Eri tu?

Profittando del calo di osservazione nelle sieste villeggianti, dal centro dell’inverso quindici re egiziani capeggianti un astronomo si tuffano sulla Terra, rendendola piatta come da tanto desideravano.
Esco dallo studio volto all’orizzonte di botto lontanissimo, verso il mare. Trovo una fenditura, libero spazio tra le molte case e finestre allineate che permettono traguardo, alberi non troppo rigogliosi le cui fronde il vento piega facendomi pista, in un momento di rado traffico, di umani in gran parte distesi sulla sabbia o al riparo tra pareti condizionate. Incorniciata dall’arco in cangiante frastaglio di una fontana di chissà quale parco a metà strada, ondulata dall’aria sobbollente, china su qualcosa come un tavolo dietro un’automobile sopra un lago tra due file di chioschi che vendono campanili e castagni sporchi di mozziconi di ciminiere, mi sembra riconoscerti.

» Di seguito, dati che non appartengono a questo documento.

`timescale 1ps/1ps
// blade_pkg: timing constants and the dual-rail error type shared by the
// Blade pipeline modules.
//
// All delays are in picoseconds. The values are example numbers of this
// design; the method only requires that the delta line covers the
// combinational logic up to the start of the timing resiliency window (TRW),
// that DELTA is the TRW width, that T_COMP is at least T_TD, and that the
// Q-Flop resolves well inside one delta.
package blade_pkg;
  localparam int unsigned SMALL_DELAY_PS = 1000; // delta: request delay line
  localparam int unsigned DELTA_PS       = 300;  // Delta: TRW width and TRW shift
  localparam int unsigned T_TD_PS        = 40;   // transition detector pulse width
  localparam int unsigned T_COMP_PS      = 60;   // C-element clock compensation
  localparam int unsigned T_RES_PS       = 50;   // Q-Flop resolution time

  // Dual-rail error indication from the Q-Flops: {err1, err0}.
  // 2'b00 = not yet resolved, 2'b01 = no timing violation,
  // 2'b10 = timing violation, 2'b11 = illegal.
  typedef struct packed {
    logic err1;
    logic err0;
  } err_dr_t;
endpackage
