`timescale 1ps/1ps
// blade_celem: asymmetric C-element that remembers a timing violation.
//
// The output goes to 0 whenever clk_i is 0, goes to 1 when clk_i and the
// transition detector output x_i are both 1, and otherwise keeps its value.
// It therefore records any transition seen during the high phase of its
// clock, until the clock falls. It is a level-sensitive storage element by
// design, so synthesis reports it as a latch.
module blade_celem (
  input  logic clk_i,
  input  logic x_i,
  output logic c_o
);
  always_latch begin
    if (!clk_i)   c_o = 1'b0;
    else if (x_i) c_o = 1'b1;
  end
endmodule
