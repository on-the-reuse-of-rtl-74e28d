`timescale 1ps/1ps
// tb_blade_celem: walks the asymmetric C-element through all input
// combinations from both stored states and compares with a reference:
// next = clk ? (x | state) : 0.
module tb_blade_celem;
  logic clk, x, c, model;
  int checks = 0, failures = 0;

  blade_celem dut (.clk_i(clk), .x_i(x), .c_o(c));

  initial begin
    #100000;
    failures++;
    $display("TB_RESULT checks=%0d failures=%0d", checks, failures);
    $finish;
  end

  initial begin
    clk = 1'b0; x = 1'b0; model = 1'b0;
    #10;
    repeat (200) begin
      clk = 1'($urandom);
      x   = 1'($urandom);
      model = clk ? (x | model) : 1'b0;
      #10;
      checks++;
      if (c !== model) begin
        failures++;
        $display("FAIL clk=%b x=%b c=%b expected %b", clk, x, c, model);
      end
    end
    $display("TB_RESULT checks=%0d failures=%0d", checks, failures);
    $finish;
  end
endmodule
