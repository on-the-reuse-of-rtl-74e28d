`timescale 1ps/1ps
// blade_delay_line: behavioural model of a matched delay line.
//
// Behavioural model, not synthesizable logic: in silicon this is a chain of
// buffers and inverters sized to a delay. The model delays every transition
// of in_i by DELAY_PS picoseconds (transport delay, so pulses shorter than the
// delay still pass). The Blade pipeline uses it for the delta line on the
// request, the Delta line that times the TRW, the extra Delta line of the
// TRW shift, and the t_TD and t_comp elements inside the error detection
// logic. The value the input has at time 0 is taken as steady, so the
// output starts equal to it.
module blade_delay_line #(
  parameter int unsigned DELAY_PS = 300
) (
  input  logic in_i,
  output logic out_o
);
  logic q;

  // the level present at time 0 counts as having been there forever
  initial begin
    q = 1'b0;
    #0 q = in_i;
  end

  // every input edge starts its own timer, so edges never cancel each other
  always begin
    @(in_i);
    fork
      begin
        automatic logic v = in_i;
        #(DELAY_PS) q = v;
      end
    join_none
  end

  assign out_o = q;
endmodule
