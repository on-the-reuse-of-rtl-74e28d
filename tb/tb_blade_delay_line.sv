`timescale 1ps/1ps
// tb_blade_delay_line: checks that every edge, including a pulse shorter than
// the delay, reappears exactly DELAY_PS later.
module tb_blade_delay_line;
  localparam int unsigned D = 300;
  logic in_s, out_s;
  int checks = 0, failures = 0;

  blade_delay_line #(.DELAY_PS(D)) dut (.in_i(in_s), .out_o(out_s));

  task automatic expect_out(input logic v, input string what);
    checks++;
    if (out_s !== v) begin
      failures++;
      $display("FAIL %s at %0t: out=%b expected %b", what, $time, out_s, v);
    end
  endtask

  initial begin
    #100000;
    failures++;
    $display("TB_RESULT checks=%0d failures=%0d", checks, failures);
    $finish;
  end

  initial begin
    in_s = 1'b0;
    #1000 in_s = 1'b1;              // rise at 1000
    #(D - 1) expect_out(1'b0, "before rise");
    #2       expect_out(1'b1, "after rise");
    #500  in_s = 1'b0;              // fall at 1801
    #(D - 1) expect_out(1'b1, "before fall");
    #2       expect_out(1'b0, "after fall");
    // short pulse of 50 ps
    #1000 in_s = 1'b1;
    #50   in_s = 1'b0;
    #(D - 50 - 1) expect_out(1'b0, "before short pulse");
    #2  expect_out(1'b1, "short pulse high");
    #48 expect_out(1'b1, "short pulse still high");
    #2  expect_out(1'b0, "short pulse over");
    $display("TB_RESULT checks=%0d failures=%0d", checks, failures);
    $finish;
  end
endmodule
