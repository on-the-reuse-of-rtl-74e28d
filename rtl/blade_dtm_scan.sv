`timescale 1ps/1ps
// blade_dtm_scan: auxiliary scan chain of DTM registers, one per controller.
//
// Optional part of the pipeline (DTM_SCAN = 1) that replaces the single
// global dtm input: each controller gets its own delay-test-mode enable, so
// a fault can be located to one stage, and a slow stage can be kept in the
// shifted-TRW mode permanently. Bits enter at dtm_i into DTM 1 and leave from
// DTM N at dtm_o, one position per rising edge of scan_clk_i while
// scan_en_i = 1. The registers hold their value while scan_en_i = 0 and clear
// on the asynchronous active-low reset. dtm_o[k] drives controller k+1.
// Scan clock, enable and reset are this design's choices.
module blade_dtm_scan #(
  parameter int unsigned N = 3
) (
  input  logic         scan_clk_i,
  input  logic         rst_ni,
  input  logic         scan_en_i,
  input  logic         dtm_i,
  output logic         dtm_o,
  output logic [N-1:0] dtm_q_o
);
  logic [N-1:0] chain;

  always_ff @(posedge scan_clk_i or negedge rst_ni) begin
    if (!rst_ni)        chain <= '0;
    else if (scan_en_i) chain <= (chain << 1) | N'(dtm_i);
  end

  assign dtm_q_o = chain;
  assign dtm_o   = chain[N-1];
endmodule
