`timescale 1ps/1ps
// tb_blade_dtm_scan: shifts random patterns through the DTM scan chain and
// checks the per-controller bits, the scan output, hold while scan_en is low
// and the reset value.
module tb_blade_dtm_scan;
  localparam int unsigned N = 5;
  logic scan_clk, rst_n, scan_en, din, dout;
  logic [N-1:0] q, model;
  int checks = 0, failures = 0;

  blade_dtm_scan #(.N(N)) dut (
    .scan_clk_i(scan_clk), .rst_ni(rst_n), .scan_en_i(scan_en),
    .dtm_i(din), .dtm_o(dout), .dtm_q_o(q));

  initial begin
    scan_clk = 1'b0;
    forever #500 scan_clk = !scan_clk;
  end

  initial begin
    #1000000;
    failures++;
    $display("TB_RESULT checks=%0d failures=%0d", checks, failures);
    $finish;
  end

  initial begin
    rst_n = 1'b1; scan_en = 1'b0; din = 1'b0; model = '0;
    #10 rst_n = 1'b0;
    #1190;
    checks++;
    if (q !== '0) begin failures++; $display("FAIL reset value %b", q); end
    rst_n = 1'b1;
    repeat (60) begin
      @(negedge scan_clk);
      scan_en = 1'($urandom);
      din     = 1'($urandom);
      @(posedge scan_clk);
      if (scan_en) model = {model[N-2:0], din};
      #1;
      checks++;
      if (q !== model || dout !== model[N-1]) begin
        failures++;
        $display("FAIL q=%b dtm_o=%b expected %b", q, dout, model);
      end
    end
    $display("TB_RESULT checks=%0d failures=%0d", checks, failures);
    $finish;
  end
endmodule
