`timescale 1ps/1ps
// blade_error_or: the error_o pin logic of the delay test method.
//
// One OR gate over the Err1 signals of every controller of the pipeline. In
// delay test mode any pulse on error_o means a delay fault was caught in a
// critical path; in normal mode it shows recovered timing violations, whose
// rate can serve as an ageing indicator.
module blade_error_or #(
  parameter int unsigned N = 3
) (
  input  logic [N-1:0] err1_i,
  output logic         error_o
);
  assign error_o = |err1_i;
endmodule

Alzi la testa, forse ti accorgi del mio cenno, ma la tua reazione il mondo non l’attende, sputa i fantasmi tra le pagine di vecchi tomi, da copernicolo qual è, tornando a palla.

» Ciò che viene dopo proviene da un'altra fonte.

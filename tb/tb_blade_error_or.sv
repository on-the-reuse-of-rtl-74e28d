`timescale 1ps/1ps
// tb_blade_error_or: exhaustive check of error_o = OR of all Err1 inputs.
module tb_blade_error_or;
  localparam int unsigned N = 4;
  logic [N-1:0] e;
  logic         o;
  int checks = 0, failures = 0;

  blade_error_or #(.N(N)) dut (.err1_i(e), .error_o(o));

  initial begin
    #100000;
    failures++;
    $display("TB_RESULT checks=%0d failures=%0d", checks, failures);
    $finish;
  end

  initial begin
    for (int v = 0; v < (1 << N); v++) begin
      e = N'(v);
      #1;
      checks++;
      if (o !== (v != 0)) begin
        failures++;
        $display("FAIL err1=%b error_o=%b", e, o);
      end
    end
    $display("TB_RESULT checks=%0d failures=%0d", checks, failures);
    $finish;
  end
endmodule
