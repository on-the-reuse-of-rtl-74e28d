`timescale 1ps/1ps
// blade_qflop: behavioural model of a Q-Flop, a metastability-filtered
// sampling element with dual-rail output.
//
// Behavioural model, not synthesizable logic: the real cell is a latch with
// an internal metastability filter whose outputs change only once the stored
// value is stable. The model samples d_i on the rising edge of sample_i and,
// T_RES_PS later (a fixed resolution time standing in for the filter), drives
// err1_o = d_i, err0_o = !d_i. Both outputs return to 0 when sample_i falls,
// so {err1_o, err0_o} = 00 means "not resolved".
module blade_qflop #(
  parameter int unsigned T_RES_PS = blade_pkg::T_RES_PS
) (
  input  logic sample_i,
  input  logic d_i,
  output logic err1_o,
  output logic err0_o
);
  logic captured;

  initial begin
    err1_o   = 1'b0;
    err0_o   = 1'b0;
    captured = 1'b0;
  end

  always begin
    @(posedge sample_i);
    captured = d_i;
    #(T_RES_PS);
    if (sample_i) begin
      err1_o = captured;
      err0_o = !captured;
    end
    wait (!sample_i);
    err1_o = 1'b0;
    err0_o = 1'b0;
  end
endmodule
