`timescale 1ps/1ps
// tb_blade_qflop: checks the dual-rail output: 00 before and T_RES_PS after
// the sampling edge only then 10 or 01 according to the sampled input, held
// while sample is high even if the input changes, and 00 after sample falls.
module tb_blade_qflop;
  localparam int unsigned T = 50;
  logic sample, d, e1, e0;
  int checks = 0, failures = 0;

  blade_qflop #(.T_RES_PS(T)) dut (.sample_i(sample), .d_i(d), .err1_o(e1), .err0_o(e0));

  task automatic expect_err(input logic [1:0] v, input string what);
    checks++;
    if ({e1, e0} !== v) begin
      failures++;
      $display("FAIL %s at %0t: err=%b%b expected %b", what, $time, e1, e0, v);
    end
  endtask

  initial begin
    #100000;
    failures++;
    $display("TB_RESULT checks=%0d failures=%0d", checks, failures);
    $finish;
  end

  initial begin
    logic v;
    sample = 1'b0; d = 1'b0;
    #200 expect_err(2'b00, "idle");
    repeat (8) begin
      v = 1'($urandom);
      d = v;
      #20 sample = 1'b1;
      #(T - 1) expect_err(2'b00, "resolving");
      #2 expect_err({v, !v}, "resolved");
      d = !v;
      #100 expect_err({v, !v}, "held");
      sample = 1'b0;
      #1 expect_err(2'b00, "reset with sample");
      #200;
    end
    $display("TB_RESULT checks=%0d failures=%0d", checks, failures);
    $finish;
  end
endmodule
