Switch-on sequence: FFR, then <Write,Alines>, Operation Reset (if more than
one line is used), <Reset,RejectHits>, <Set,SCR>, <Set,SendData>. To load
Kill or Inject, first <Set,RejectHits>, then scan in the pattern, then
<Reset,RejectHits>.

## Analog channel model

`analog_channel` is a behavioural model for simulation only; it uses delays
and cannot be synthesized. Charge arrives as an event: a rising edge on
`strip_strobe` with an amount on `strip_charge`. A charge above `vth` makes
the discriminator fire after the peaking time selected by CapSel (60, 85 or
125 ns; CapSel = 10 has no specified value and uses 85 ns). The pulse then
lasts 100 ns. The kill switch sits after the discriminator. InjectIn charge
reaches every channel whose Inject bit is set. Charges and threshold are in
arbitrary units. Baseline shift is not modelled, so the baseline restorer
fitted to some channels on the real chip has no effect here. Positions 64 to
90 with even numbers are blank, since their area holds probing pads on the
test chip, which leaves 114 channels.

## Choices made in this implementation

The specification describes the chip's behaviour at its pins and
registers. It does not describe the logic inside the end-of-set blocks or the
readout details. The following are this implementation's own choices:

* End-of-set logic: toggle-flip-flop strip cells, one captured crossing per
  set, and the full/acknowledge handshake described above. Hits that arrive in
  a set while it is busy are lost.
* Within a set, strips are read lowest first. The core reads one word per RCLK
  cycle, and the token skips empty sets within the same cycle.
* When SendData goes to 0, readout stops at a word boundary and loses no word.
  The specification allows up to two words to be lost.
* Each bit of a line is sent lowest first, line k maps to pad pair Out(k+1),
  and unused lines are held at 0.
* RCLK is low for the first half of each word and falls on the load edge.
  Alines is synchronised into the SCLK domain.
* One command per `shift_ctrl` high period. Data bits beyond a register's
  width are ignored. <Set,WildReg> behaves like <Set,AqBCO>.
* The core reset from <Set,SCR> lasts until `shift_ctrl` drops, while other
  Set actions last one BCO period.
* Operation Reset "halts" SCLK as follows: SCLK itself keeps toggling, since
  it is a plain XOR of the master clocks. Every flip-flop it clocks is held
  in reset, so nothing moves until the reset is released.
* ChipHit is the OR of all discriminator outputs after their kill switches,
  so a killed noisy strip does not raise it. It is not registered.
  ChipHasData is high while any end-of-set block holds an unread crossing.
* Registers, widths and codes are fixed constants in `fssr_pkg`, not module
  parameters, because the word format depends on exactly 16 sets of 8 strips.

## Simulating

Any testbench in `tb/` runs with Verilator 5 (it needs `--timing`):

```
verilator --binary --timing --assert -y rtl -y tb rtl/fssr_pkg.sv \
    tb/tb_fssr_top.sv --top-module tb_fssr_top
./obj_dir/Vtb_fssr_top
```

Each testbench checks itself and ends by printing
`TB_RESULT checks=N failures=M`.

| Testbench | What it checks |
|---|---|
| tb_fssr_top | the whole chip at full size, driven only through its pads: switch-on sequence, all four line configurations, Kill/Inject scans and read-back, InjectIn, RejectHits, SendData off/on, AqBCO and its status bit, SPR, Operation Reset. It counts each of these and fails if one never happened. Takes about 20 s. |
| tb_fssr_core | random multi-strip hits decoded back to strip and crossing; blank positions, Kill, Inject, RejectHits, ChipHit, ChipHasData |
| tb_core_logic | token order, dead cycle after launch, gap between scans, one word per cycle, SendData, BCO counter |
| tb_eos_logic | short discriminator pulses at random phases, BCO stamps, loss while full, reset |
| tb_prog_interface | command timing, broadcast, read delay and order, Kill rotation, SCR window, AqBCO capture, SPR |
| tb_prog_registers | reset values, bit orders, WildReg, SPR, single-copy upsets |
| tb_data_output_if | serial pads → deserialized words for 1/2/4/6 lines, one word per RCLK |
| tb_clock_control | SCLK, RCLK and OutCLK ratios; RCLK falls on the load edge; OutCLK rises on the word mark |
| tb_next_word, tb_word_serializer, tb_steering_logic, tb_analog_channel | the individual units |
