| parameter   | default              | meaning                                                   |
|-------------|----------------------|-----------------------------------------------------------|
| `DATA_W`    | 32                   | data word width, 16 or more                               |
| `MESH_X`, `MESH_Y` | 4, 4          | mesh size, up to 16 × 16                                  |
| `INPUT_REG` | 1                    | register at each switch input                             |
| `ALGO`      | `ALG_ADAPTIVE_XY_BT` | `ALG_XY`, `ALG_TABLE`, `ALG_ADAPTIVE_XY`, `ALG_ADAPTIVE_XY_BT` |
| `LEN_W`     | 8                    | width of the transfer length                              |

Shared types are in `noc_pkg`: the port enum, the algorithm enum, the
connection-state enum and the head-word struct.

## Behaviour under random traffic

`tb/tb_noc_traffic.sv` builds the 4 × 4 mesh four times, once per algorithm.
Each node sends 64-word messages to random other nodes at a requested
utilization of its injection link. Each load runs for 4000 cycles. Achieved
utilization is the number of delivered words divided by 16 × cycles. Output
of one run (achieved utilization):

| requested | XY     | table  | adaptive XY | adaptive XY + backtracking |
|-----------|--------|--------|-------------|----------------------------|
| 10 %      | 8.7 %  | 10.9 % | 10.0 %      | 11.3 %                     |
| 20 %      | 18.9 % | 19.4 % | 18.3 %      | 18.6 %                     |
| 40 %      | 29.3 % | 29.3 % | 29.0 %      | 31.5 %                     |
| 80 %      | 32.4 % | 29.9 % | 32.6 %      | 32.0 %                     |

Teorie faticosamente apprese nei mesi scolastici si sconfessano d’estate. Possibile che per unire due punti occorra sempre qualcosa?

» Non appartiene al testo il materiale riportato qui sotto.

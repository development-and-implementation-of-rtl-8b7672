# Pipelined rate-1/3 convolutional coding chain with block interleaving and 64-QAM

This RTL is a complete forward-error-correction link for a noisy radio channel.
The transmitter protects each information bit with a rate-1/3, constraint-length-7
convolutional code. It spreads the code bits with a small block interleaver and
maps them onto a 64-QAM constellation. The receiver slices the received
constellation points back to bits, undoes the interleaving and recovers the
information with a hard-decision Viterbi decoder. The decoder is pipelined: each
clock starts a new phase of decoding, so a new frame can enter while earlier
frames are still being traced back.

The system follows a published FPGA design of the same chain (the
"non-systematic convolutional code + block interleaver + 64-QAM" system, with
generators taken from the LTE convolutional code family). The published
description gives the code, the trellis example, the interleaver shape, the
constellation labels, the port names and the idea of pipelining. It does not
give the internal organisation of the decoder, the framing or the number
formats. Those are this design's own choices and are marked as such below and in
each file's header.

```
 input_data ─► conv_encoder ─► block_interleaver ─► qam64_mapper ─► tx_data_out {I,Q}
                 3 bits/clk        6 bits/word          32-bit                │
                                                                       (channel, outside)
 output_data ◄─ viterbi_decoder ◄─ block_deinterleaver ◄─ qam64_demapper ◄─ rx_data_in {I,Q}
```

## The code

The encoder keeps the last six input bits in a shift register, so there are 64
trellis states. Each new bit `x(n)` produces three code bits:

```
y1 = x(n) ^ x(n-1) ^ x(n-2) ^ x(n-3) ^ x(n-6)      g1 = 1111001
y2 = x(n) ^ x(n-2) ^ x(n-3) ^ x(n-5) ^ x(n-6)      g2 = 1011011
y3 = x(n) ^ x(n-1) ^ x(n-2) ^ x(n-4) ^ x(n-6)      g3 = 1110101
```

The state is numbered with `x(n-1)` in bit 5 and `x(n-6)` in bit 0, so bit `x`
moves state `s` to `{x, s[5:1]}`. Starting from state 000000, the input 1 0 1 0
gives the code words 111 101 000 011 and the states 100000, 010000, 101000,
010100. This sequence is the reference example used throughout the testbenches.
The code word is carried as `{y1, y2, y3}` with y1 in bit 2. All of this is in
`conv_pkg`, which also provides `encode_bit()`, used by both the encoder and the
decoder's branch labels.

## Frames

The unit of work is a **frame of `FRAME_LEN` = 4 information bits**:

- 4 bits become 12 code bits;
- 12 code bits form one 4 × 3 interleaver block;
- one block becomes two 6-bit 64-QAM symbols.

The encoder returns to state 000000 after every frame. The decoder therefore
always starts from a known state and needs no tail bits. The price is that the
last bit of a frame is protected only by its own three code bits. Any two
different frames still differ in at least three code bits, because all three
generators tap `x(n)`. So a single bit error per frame is always corrected;
more errors are corrected when the pattern allows it.

Frames can follow each other back to back at one information bit per clock.
Every block has `valid_in`/`valid_out` strobes and gaps are allowed anywhere.
`reset` is **active low** and synchronous in every block (0 clears, 1 runs),
matching the published encoder's behaviour.

## Transmit chain

**`conv_encoder`** takes one bit per clock and registers the code word, so there
is one clock of latency. It also shows the state the code word came from
(`current_state`) and the state it moved to (`next_state`).

**`block_interleaver`** writes the code words as the rows of a 4 × 3 array. It
reads the array column by column (all y1 bits, then all y2 bits, then all y3
bits), six bits per clock, so each output word is one symbol. The example rows
111 101 000 011 give the stream 1100 1001 1101, sent as the words 110010 and
011101. Two block buffers alternate, so the next frame is written while the
previous one is read. A block is read in two clocks and written in four, so a
buffer is always free; an assertion guards this. The whole 12-bit block is
also output for one clock on `block_out`.

**`qam64_mapper`** uses natural-binary labels, as published, not Gray:

- bits [5:3] count the in-phase column from −7 to +7;
- bits [2:0] count the quadrature row from +7 down to −7.

So `I = 2·b[5:3] − 7` and `Q = 7 − 2·b[2:0]`. `data_out` is `{I, Q}`. Each half
is a signed 16-bit number with 8 fraction bits (level 1 = 256), so the low 8
bits of each half are always zero at the transmitter. The fraction bits let the
receiver take noisy values. The example symbols 110010 and 011101 map to
(+5, +3) and (−1, −3).

## Receive chain

**`qam64_demapper`** is a hard slicer. Each axis is rounded to the nearest odd
level. The thresholds are at 0, ±2, ±4 and ±6, and values beyond ±8 saturate to
the outer level. A value exactly on a threshold goes to the upper level. The
level indices give the bits back with the mapper's labelling.

**`block_deinterleaver`** is the mirror of the interleaver. It collects the two
words of a block and returns the four code words in their original order, one
per clock. It also uses two alternating buffers.

### The pipelined Viterbi decoder

This is the part of the design that takes the most understanding. The decoder
takes one received code word per clock. It must find the frame whose code words
are nearest in Hamming distance to the received ones. It must also accept the
next frame on the very next clock. A decoder that starts the next frame only
after finishing the last one would stall the link for the length of its
traceback. Instead, the work is split into stages, and each stage holds a
different frame:

| stage | clocks | what it does |
|---|---|---|
| ACS[0..3] | one per received word | **add-compare-select** for all 64 states. New state `ns` has two predecessors `{ns[4:0], b}`. For each, the path metric plus the Hamming distance to the branch label `encode_bit({ns[4:0],b}, ns[5])` is computed, the smaller is kept, and one decision bit records `b`. |
| BEST1 | 1 | the minimum final metric in each group of 8 states; a copy of all 4 × 64 decision bits of the frame is taken here |
| BEST2 | 1 | the minimum of the 8 group winners gives the end state of the survivor path |
| TB[0..3] | 1 each | traceback, newest step first: the decoded bit is bit 5 of the state, and the predecessor is `{state[4:0], decision}` |
| OUT | — | the frame is presented on `decoded_frame` (first bit in MSB) with `frame_valid`, then sent bit by bit on `output_data` |

Some points that are easy to miss:

- **Each trellis step has its own ACS bank.** ACS[k] handles word k of every
  frame and keeps its metrics until word k of the next frame, so ACS[k+1] can
  read them a clock later. Gaps in the input do not disturb this. This trades
  area for a datapath with no multiplexing of metrics. At the defaults it is
  about 4 × 64 add-compare-select units and about 1,600 flip-flops. The
  published design also reports that pipelining multiplies the register and
  LUT count.
- **Decisions travel with the frame.** ACS[0] is overwritten by the next frame
  one clock after the last word of the current frame. So BEST1 copies all the
  decisions, and they move down the traceback pipeline with their frame.
- **Start state and metrics.** Every state other than 000000 starts with
  metric 13 (`3·FRAME_LEN+1`), more than any real path can collect. Metrics are
  5 bits wide at the defaults (`METRIC_W = clog2(6·FRAME_LEN+2)`); nothing
  wraps, so no normalisation is needed.
- **Ties.** In ACS, predecessor `b = 0` wins a tie. In the best-state search,
  the lowest state number wins. Any of the tied frames is equally likely, so the
  decoder is a true maximum-likelihood hard-decision decoder for a frame. For
  example, the received word 110001010111 is at distance 4 from 0001, 1010 and
  1101 alike.
- **Latency and rate.** If the last word of a frame is sampled at clock edge c,
  `decoded_frame` is valid after edge c+6 and the first serial bit after edge
  c+7 (generally c+FRAME_LEN+2 and c+FRAME_LEN+3). One frame can be accepted
  every FRAME_LEN clocks, which is the arrival rate of the code words.

## End-to-end timing

In `conv_coding_top` with a zero-delay channel:

- a frame is on `output_decoded_data` **20 clocks** after its first information
  bit is sampled (16 after its last);
- the first serial bit follows one clock later;
- throughput is one information bit per clock.

The breakdown is: encoder 1, waiting for the block to fill 3, interleaver 1 + 1,
mapper 1, demapper 1, de-interleaver 1 + 3, decoder 1 + 6.

The published design reports 14 clock cycles for its pipelined version (24 for
the non-pipelined one) without saying where the count starts and ends. This
design does not reproduce that figure.

## Parameters

| module | parameter | default | meaning |
|---|---|---|---|
| conv_encoder, viterbi_decoder, conv_coding_top | `FRAME_LEN` | 4 | information bits per frame |
| viterbi_decoder | `METRIC_W` | 5 | path-metric width (derived) |
| block_interleaver / block_deinterleaver | `ROWS`, `COLS`, `OUT_W`/`IN_W` | 4, 3, 6 | array shape and word width |
| qam64_mapper / qam64_demapper | `IQ_W`, `FRAC` | 16, 8 | bits per I or Q, fraction bits |

In the top, the interleaver has one row per information bit (`ROWS =
FRAME_LEN`). `3·FRAME_LEN` must be a multiple of 6, so `FRAME_LEN` must be even.
The generators are package constants.

## Departures from the published design and open points

- The published description speaks of 63 trellis states. The trellis here has
  the 64 states a 6-bit register has.
- The framing is this design's own. The published material shows only single
  4-bit frames from reset. Frames here restart from the zero state, have no
  tail, and run back to back.
- The published material does not settle the number format of the mapper's
  `data_out`. The 16-bit, 8-fraction-bit format is a choice.
  Real part in the upper half follows "concatenated real and imaginary".
- The contents of each pipeline stage of the decoder are this design's own. The
  published design describes only the pipeline idea.
- The decoder has added ports beyond the published `decoder_input`, `clk`,
  `reset` and `output_data`: `valid_in`, `valid_out`, `decoded_frame` and
  `frame_valid`. The encoder has `valid_in` and `valid_out`. The interleaver
  has `block_out`.
- The channel (AWGN or Rayleigh) is not hardware and is not included. The top
  brings out `tx_data_out` and takes `rx_data_in`. The end-to-end testbench
  models additive noise only; fading is not modelled, and no BER curve is
  measured.
- The non-pipelined baseline decoder that the published work compares against is
  not included.
- Nothing here has been synthesised for an FPGA or timed. The published Virtex-6
  resource and frequency figures are not comparable to this RTL.

## Verification

Every module has a self-checking testbench in `tb/`. Each prints
`TB_RESULT checks=N failures=M`, and a watchdog ends it if it hangs. The
expected values are computed independently of the RTL:

- `conv_encoder_tb`: the 1 0 1 0 trellis example (code words and states), then
  200 random frames with gaps against the three XOR equations. Also checks the
  one-clock latency and a reset in mid-frame.
- `block_interleaver_tb`, `block_deinterleaver_tb`: the published example in
  both directions, then 300 random blocks against a 2-D array model, back to
  back and with gaps. Also checks the output timing.
- `qam64_mapper_tb`: all 64 labels against the constellation, written as level
  tables.
- `qam64_demapper_tb`: all 64 points with random noise below one level, plus
  saturation and threshold ties.
- `viterbi_decoder_tb`: exhaustive maximum-likelihood search over all 16 frames.
  Covers 1,000 frames with 0 to 4 bit errors and the 4-error published received
  word. Checks exact decoding where it is guaranteed, the ML property
  everywhere, the FRAME_LEN+2 latency and the serial output.
- `conv_coding_top_tb` runs the whole system at its default parameters:
  - the published example end to end;
  - 300 frames over an ideal channel;
  - 1,500 frames over a noisy channel (about 5 % of symbols in error).

  For every frame it re-derives the received bits with its own nearest-point
  search and ML decoding, and it checks the 20-clock latency. It requires each
  of these to happen at least once: frames overlapping in the pipeline,
  interleaver ping-pong, corrected channel errors, a symbol error spread over
  several code words, and input gaps.

To run one with Verilator (from the directory holding `rtl/` and `tb/`):

```
verilator --binary --timing --assert -Irtl -y rtl -y tb +libext+.sv \
    rtl/conv_pkg.sv tb/conv_coding_top_tb.sv --top-module conv_coding_top_tb -o sim
./obj_dir/sim
```

Replace `conv_coding_top_tb` with any other testbench name. All of them finish
in seconds.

Esco dallo studio volto all’orizzonte di botto lontanissimo, verso il mare. Trovo una fenditura, libero spazio tra le molte case e finestre allineate che permettono traguardo, alberi non troppo rigogliosi le cui fronde il vento piega facendomi pista, in un momento di rado traffico, di umani in gran parte distesi sulla sabbia o al riparo tra pareti condizionate. Incorniciata dall’arco in cangiante frastaglio di una fontana di chissà quale parco a metà strada, ondulata dall’aria sobbollente, china su qualcosa come un tavolo dietro un’automobile sopra un lago tra due file di chioschi che vendono campanili e castagni sporchi di mozziconi di ciminiere, mi sembra riconoscerti.
Alzi la testa, forse ti accorgi del mio cenno, ma la tua reazione il mondo non l’attende, sputa i fantasmi tra le pagine di vecchi tomi, da copernicolo qual è, tornando a palla.
Teorie faticosamente apprese nei mesi scolastici si sconfessano d’estate. Possibile che per unire due punti occorra sempre qualcosa?
Eri tu?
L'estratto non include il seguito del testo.